= L. Glenn Perry =

Former Chief Accountant of the U.S. Securities and Exchange Commission

Lloyd Glenn Perry (October 28, 1944 – October 21, 1998) was the first Chief Accountant of the United States Securities and Exchange Commission. His appointment to this post by Ronald Reagan was announced on September 23, 1982, in the SEC News Digest.

He led numerous actions against publicly traded companies for false financial reporting and disclosure known as "cooking the books." Most notable of these was the action against California's Financial Corp. of America. After an investigation by Perry and the SEC, the company was forced to re-report second-quarter profits in 1984 to show a $107.5 million loss instead of a $31.1 million profit. This case is credited with being the first indication of the savings and loan crisis of the 1980s.

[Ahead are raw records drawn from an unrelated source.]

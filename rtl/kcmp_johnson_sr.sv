// kcmp_johnson_sr: n-bit twisted-ring shift register of the test vector
// generator.
//
// On every enabled clock edge the contents move one cell towards the high
// index and the first cell (bit 0, the leftmost and least significant cell)
// loads the inverted value of the last cell. Starting from any state the
// register returns to it after 2N shifts, and two such registers whose states
// are s steps apart (s <= N) always differ in exactly s cells.
//
// Interface: clk; rst_n, asynchronous active low, loads INIT; shift, shift
// enable; q, the N cells. One shift per enabled rising edge. The inverting
// feedback and the initial states come from the original method; the asynchronous reset
// and the shift enable are implementation choices.
`timescale 1ns / 1ps

module kcmp_johnson_sr #(
  parameter int unsigned   N    = kcmp_pkg::DEFAULT_N,
  parameter logic [N-1:0]  INIT = '0
) (
  input  logic         clk,
  input  logic         rst_n,
  input  logic         shift,
  output logic [N-1:0] q
);

  always_ff @(posedge clk or negedge rst_n) begin
    if (!rst_n)
      q <= INIT;
    else if (shift)
      q <= {q[N-2:0], ~q[N-1]};
  end

endmodule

He became a recognized expert in policing false financial disclosure and articles written by him such as "Policing Financial Disclosure Fraud: The SEC's Top Priority" are still referenced and used in college accounting text books such as "Accounting Theory" (ISBN 0471189081 LCC: HF5625) edited by Richard G. Schroeder and Myrtle W. Clark and published by John Wiley & Sons.

He was born on October 28, 1944, in Gatesville, North Carolina. He graduated from Churchland High School in Portsmouth, Virginia and was a star baseball player and track athlete. He graduated from Old Dominion College in 1967 and was a member of the Alpha Kappa Psi business fraternity.

He was Chairman of the Ethics Committee of the American Institute of Certified Public Accountants.

He was a senior partner of the accounting firm KPMG retiring as head of the Office of Ethics and Professional Practice. Upon being made a partner in 1976 at the age of 31, he was the youngest person to achieve that in the firm's history at that time.